The acting phase produces data for use in the learning phase, where the agent learns to do better.

Before we move on to the learning phase, let’s go back to one of our deep learning constraints from the previous section. Specifically, we assume in supervised learning that inputs are independent and identically distributed, when this is definitely not the case in a video game. So, how could we learn from the results we get from performing actions, in a way that’s independent from the action we just took? The answer to both of these problems is to use an experience replay buffer.

Whenever we take an action, we store the observation at t, the action, the reward, whether an episode is done or not, and the observation at t+1 in this replay buffer. Then, when it comes time to improve our policy through training, we take a batch of 32 random actions from our experience buffer and use those to train the agent.

Think of the training process like this. You’re learning to play chess, so you start playing. You’re not very good at first, but you record all your moves. Then, after each game, you go over a random sample of those moves[8] and ask yourself what move you should have played. Over time, you get better at evaluating chess positions, and can apply that knowledge to your games. The agent does this training every few steps rather than between games, but the general idea is the same.

This has several advantages. Firstly, it’s efficient—we can learn from an experience over and over, not just once. Watkins and Dayan showed that we can only guarantee our Q-function will converge if we repeatedly sample all actions in all states. This is not possible, but we can get much closer to this ideal by sampling all our frames multiple times over the course of training.

Secondly, it makes the training inputs independent. Finally, while it doesn’t make the training inputs identically distributed, it definitely widens the set of game states we can draw upon at any given moment. This is a huge improvement over just learning from the previous state, and it is a major breakthrough towards allowing reinforcement learning in complex domains like Atari to happen at all.

With that explained, we can look at the learning phase. In the learning phase, we do the following:

  • Sample a random batch of items (N = 32) from the replay buffer.

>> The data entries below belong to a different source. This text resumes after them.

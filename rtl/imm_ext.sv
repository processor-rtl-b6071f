// imm_ext: the immediate extender ("ext") of the decode stage.
//
// Widens the 16-bit immediate of an I-type instruction to 32 bits, by
// copying bit 15 into the upper half when sign=1 (ADDIU, loads, stores,
// branch offsets) or by filling it with zeros when sign=0 (ANDI, ORI, LUI).
// Combinational. The 16-in/32-out widths follow the datapath drawings;
// the name of the select input is this design's own.
module imm_ext (
  input  logic [15:0] imm,
  input  logic        sign,
  output logic [31:0] y
);

  assign y = {{16{sign & imm[15]}}, imm};

endmodule
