// imm_ext_tb: exhaustive test of the immediate extender over all 65536
// immediates in both modes, against integer arithmetic (a signed 16-bit
// value converted to 32 bits, or the unsigned value).
module imm_ext_tb;
  logic [15:0] imm;
  logic sign;
  logic [31:0] y;
  int checks = 0, failures = 0;

  imm_ext dut (.imm, .sign, .y);

  initial begin
    for (int s = 0; s < 2; s++) begin
      for (int i = 0; i < 65536; i++) begin
        int expv;
        imm = 16'(i); sign = 1'(s); #1;
        expv = (s == 1 && i >= 32768) ? i - 65536 : i;
        checks++;
        if (y !== 32'(expv)) begin
          failures++;
          if (failures < 10) $display("FAIL imm=%h sign=%0d y=%h", imm, sign, y);
        end
      end
    end
    $display("TB_RESULT checks=%0d failures=%0d", checks, failures);
    $finish;
  end

  initial begin
    #1000000;
    failures++;
    $display("watchdog expired");
    $display("TB_RESULT checks=%0d failures=%0d", checks, failures);
    $finish;
  end
endmodule
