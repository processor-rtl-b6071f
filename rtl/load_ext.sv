// load_ext: byte and halfword selection for loads.
//
// The memory port only reads whole aligned words, so LB/LBU/LH/LHU pick
// their part of the word here. Memory is big endian: the byte at address
// offset 0 is bits 31:24 of the word and the halfword at offset 0 is bits
// 31:16. The selected part is sign-extended when sign=1 (LB, LH) and
// zero-extended otherwise (LBU, LHU); LW passes the word through.
// Combinational. The byte order follows the big-endian layout example;
// doing the selection after the memory is this design's choice.
module load_ext
  import mips_pkg::*;
(
  input  logic [31:0] word,
  input  logic [1:0]  addr_lo,
  input  lsize_e      size,
  input  logic        sign,
  output logic [31:0] y
);

  logic [7:0]  byte_v;
  logic [15:0] half_v;

  always_comb begin
    unique case (addr_lo)
      2'd0: byte_v = word[31:24];
      2'd1: byte_v = word[23:16];
      2'd2: byte_v = word[15:8];
      default: byte_v = word[7:0];
    endcase
    half_v = addr_lo[1] ? word[15:0] : word[31:16];
    unique case (size)
      LS_BYTE: y = {{24{sign & byte_v[7]}}, byte_v};
      LS_HALF: y = {{16{sign & half_v[15]}}, half_v};
      default: y = word;
    endcase
  end

endmodule
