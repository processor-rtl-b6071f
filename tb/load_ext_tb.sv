// load_ext_tb: checks byte and halfword selection and extension on random
// words. The reference places byte k of the word at memory offset k in
// big-endian order by building the byte list explicitly.
module load_ext_tb;
  import mips_pkg::*;
  logic [31:0] word, y;
  logic [1:0] addr_lo;
  lsize_e size;
  logic sign;
  int checks = 0, failures = 0;

  load_ext dut (.word, .addr_lo, .size, .sign, .y);

  initial begin
    for (int n = 0; n < 3000; n++) begin
      logic [7:0] bytes [4];
      logic [31:0] expv;
      word = (n < 12) ? 32'h80ff_7f01 : $urandom;
      addr_lo = 2'(n);
      size = lsize_e'(n % 3);
      sign = 1'((n / 3) % 2);
      for (int k = 0; k < 4; k++) bytes[k] = word[31 - 8*k -: 8];
      case (size)
        LS_BYTE: expv = sign ? 32'($signed(bytes[addr_lo])) : 32'(bytes[addr_lo]);
        LS_HALF: begin
          logic [15:0] h;
          h = {bytes[{addr_lo[1], 1'b0}], bytes[{addr_lo[1], 1'b1}]};
          expv = sign ? 32'($signed(h)) : 32'(h);
        end
        default: expv = word;
      endcase
      #1;
      checks++;
      if (y !== expv) begin
        failures++;
        $display("FAIL word=%h lo=%0d size=%s sign=%0d y=%h want %h", word, addr_lo, size.name(), sign, y, expv);
      end
    end
    $display("TB_RESULT checks=%0d failures=%0d", checks, failures);
    $finish;
  end

  initial begin
    #100000;
    failures++;
    $display("watchdog expired");
    $display("TB_RESULT checks=%0d failures=%0d", checks, failures);
    $finish;
  end
endmodule
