// mem_model: behavioural main memory for simulation (not synthesizable).
// 64 KiB of 8-byte lines. One request per cycle: the memory answers with a non-zero
// tag (mem2proc_response) in the same cycle if it accepts, which it does while fewer
// than 15 loads are outstanding. A load's line is read when it is accepted and returned
// LATENCY cycles later together with its tag on mem2proc_tag / mem2proc_data (tag 0
// means no response). A store writes the line at once and returns nothing later.
// The 13-cycle default latency is the one the design was tuned for.
module mem_model
  import cpu_pkg::*;
#(
  parameter int LATENCY = 13
) (
  input  logic clk,
  input  logic rst,
  input  mem_cmd_t proc2mem_command,
  input  word_t    proc2mem_addr,
  input  logic [63:0] proc2mem_data,
  output logic [MEM_TAG_W-1:0] mem2proc_response,
  output logic [63:0] mem2proc_data,
  output logic [MEM_TAG_W-1:0] mem2proc_tag
);
  logic [63:0] mem [8192];
  logic [MEM_TAG_W-1:0] ptag [LATENCY];
  logic [63:0]          pdat [LATENCY];
  logic [MEM_TAG_W-1:0] next_tag;
  int outstanding;

  always_comb begin
    mem2proc_response = '0;
    if (proc2mem_command == MEM_CMD_STORE) mem2proc_response = next_tag;
    else if (proc2mem_command == MEM_CMD_LOAD && outstanding < 15) mem2proc_response = next_tag;
  end
  assign mem2proc_tag  = ptag[LATENCY-1];
  assign mem2proc_data = pdat[LATENCY-1];

  always_ff @(posedge clk) begin
    if (rst) begin
      for (int i = 0; i < LATENCY; i++) begin ptag[i] <= '0; pdat[i] <= '0; end
      next_tag <= 4'd1;
      outstanding <= 0;
    end else begin
      int o;
      o = outstanding - (ptag[LATENCY-1] != '0 ? 1 : 0);
      for (int i = 1; i < LATENCY; i++) begin ptag[i] <= ptag[i-1]; pdat[i] <= pdat[i-1]; end
      ptag[0] <= '0;
      if (mem2proc_response != '0) begin
        next_tag <= (next_tag == 4'd15) ? 4'd1 : next_tag + 4'd1;
        if (proc2mem_command == MEM_CMD_STORE) mem[proc2mem_addr[15:3]] <= proc2mem_data;
        else begin
          ptag[0] <= mem2proc_response;
          pdat[0] <= mem[proc2mem_addr[15:3]];
          o = o + 1;
        end
      end
      outstanding <= o;
    end
  end
endmodule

  • Set each learning target to the current reward (gotten from the replay buffer) plus the target network’s estimate of future reward given the observation at t+1. Since the target network knows what happened at t+1 and the Q-network doesn’t, it should have a more accurate prediction that can be used to train the Q-network.

  • Calculate the difference between the learning targets and the Q-network’s estimate of total reward, given the observation at time t. This is our loss function.

  • Perform gradient descent on the Q-network in order to minimize this loss function.

  • Every steps, (C = 1000) update the target network with the Q-network’s parameters.

One part I was confused about when learning this algorithm is why we’re attempting to minimize prediction error rather than maximize future reward. David Quarel helpfully explained why this is to me. Imagine you always know exactly what reward (including sum of future rewards) you’ll get from any given action in an Atari game. In this case, the optimal action is trivial—with probability 1, take whichever action maximizes your future reward. Selecting an action that produces the most future reward given your current knowledge is trivial—accurately knowing what actions will produce what rewards is the hard part.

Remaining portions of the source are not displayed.